***** MATERIAL PROVIDED
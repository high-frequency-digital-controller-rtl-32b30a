// tb_sd_loop: self-checking testbench of the sigma-delta loop.
//
// Two instances: the 9-bit / 3-bit configuration of the worked example
// (command 0.3, all states zero at the start) and the default 10-bit / 4-bit
// one. A behavioural reference model, written from the loop equations,
// predicts every low-resolution command. The testbench also checks the first
// commands of the worked example (0, then 0.25), that the running sum of the
// commands tracks n*d[n] within one full-scale step (the averaging
// property), the dynamic-mode bypass, and the one-period update rate.
`timescale 1ns/1ps
module tb_sd_loop;
  import sd_pkg::*;

  int checks = 0, failures = 0;
  logic clk = 0, rst_n = 0, tick = 0;
  always #5 clk = ~clk;

  // 9-bit / 3-bit instance
  mode_e mode_a = MODE_SS;
  logic [8:0] d_a = '0;
  logic [2:0] dy_a = '0, lr_a;
  sd_loop #(.D_BITS(9), .LR_BITS(3)) dut_a (
    .clk, .rst_n, .period_tick(tick), .mode(mode_a), .d_hr(d_a), .d_dy(dy_a), .d_lr(lr_a));

  // default instance
  mode_e mode_b = MODE_SS;
  logic [9:0] d_b = '0;
  logic [3:0] dy_b = '0, lr_b;
  sd_loop dut_b (
    .clk, .rst_n, .period_tick(tick), .mode(mode_b), .d_hr(d_b), .d_dy(dy_b), .d_lr(lr_b));

  // Reference: integrator state as a plain integer.
  int xa = 0, xb = 0;
  function automatic int q(int x, int shift); return x >>> shift; endfunction
  function automatic int lim(int d, int dbits, int lrbits);
    int m = ((1 << lrbits) - 1) << (dbits - lrbits);
    return (d > m) ? m : d;
  endfunction

  task automatic check(bit ok, string what);
    checks++;
    if (!ok) begin failures++; $display("FAIL: %s", what); end
  endtask

  // One switching period: tick for one cycle, then three idle cycles.
  // Returns the commands seen during the tick cycle.
  task automatic period(output int got_a, output int got_b);
    @(negedge clk); tick = 1;
    got_a = lr_a; got_b = lr_b;
    @(negedge clk); tick = 0;
    repeat (2) @(negedge clk);
  endtask

  task automatic step_ref(output int exp_a, output int exp_b);
    exp_a = (mode_a == MODE_DY) ? int'(dy_a) : q(xa, 6);
    exp_b = (mode_b == MODE_DY) ? int'(dy_b) : q(xb, 6);
    xa = (mode_a == MODE_DY) ? 0 : xa + lim(int'(d_a), 9, 3) - (q(xa, 6) << 6);
    xb = (mode_b == MODE_DY) ? 0 : xb + lim(int'(d_b), 10, 4) - (q(xb, 6) << 6);
  endtask

  initial begin
    int ga, gb, ea, eb;
    longint sum_a, sum_b;
    int stable;
    repeat (3) @(negedge clk);
    rst_n = 1;

    // Worked example: d = 0.3 with 9 bits (154/512).
    d_a = 9'd154; d_b = 10'd307;
    sum_a = 0; sum_b = 0;
    for (int n = 1; n <= 600; n++) begin
      // No change between ticks: the loop advances once per period.
      stable = lr_a;
      @(negedge clk);
      check(lr_a == 3'(stable), "command changed without a period tick");
      step_ref(ea, eb);
      period(ga, gb);
      check(ga == ea, $sformatf("9/3 period %0d: got %0d exp %0d", n, ga, ea));
      check(gb == eb, $sformatf("10/4 period %0d: got %0d exp %0d", n, gb, eb));
      if (n == 1) check(ga == 0, "example: first command 0");
      if (n == 2) check(ga == 2, "example: second command 0.25");
      sum_a += longint'(ga) << 6; sum_b += longint'(gb) << 6;
      // averaging: |sum - n*d| < 2^D_BITS
      check((longint'(n) * 154 - sum_a) < 512 && (longint'(n) * 154 - sum_a) > -512,
            "9/3 running average");
      check((longint'(n) * 307 - sum_b) < 1024 && (longint'(n) * 307 - sum_b) > -1024,
            "10/4 running average");
    end

    // Random commands, including values above the DPWM range.
    for (int n = 0; n < 2000; n++) begin
      if (n % 7 == 0) begin d_a = 9'($urandom); d_b = 10'($urandom); end
      step_ref(ea, eb);
      period(ga, gb);
      check(ga == ea && gb == eb, $sformatf("random period %0d", n));
    end

    // Dynamic mode: the multiplexer passes d_dy, the integrator is cleared.
    mode_a = MODE_DY; mode_b = MODE_DY;
    for (int n = 0; n < 50; n++) begin
      dy_a = 3'($urandom); dy_b = 4'($urandom);
      @(negedge clk);
      check(lr_a == dy_a && lr_b == dy_b, "bypass passes d_dy");
      step_ref(ea, eb);
      period(ga, gb);
      check(ga == ea && gb == eb, "bypass period");
    end
    mode_a = MODE_SS; mode_b = MODE_SS;
    d_a = 9'd154; d_b = 10'd307;
    step_ref(ea, eb);
    period(ga, gb);
    check(ga == 0 && gb == 0, "loop restarts from zero after dynamic mode");
    for (int n = 0; n < 100; n++) begin
      step_ref(ea, eb);
      period(ga, gb);
      check(ga == ea && gb == eb, "after bypass");
    end

    $display("TB_RESULT checks=%0d failures=%0d", checks, failures);
    $finish;
  end

  initial begin
    repeat (200000) @(posedge clk);
    failures++;
    $display("FAIL: watchdog");
    $display("TB_RESULT checks=%0d failures=%0d", checks, failures);
    $finish;
  end
endmodule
**********
Within the data, how many lines hold the word "dbits"? State the number alone.

2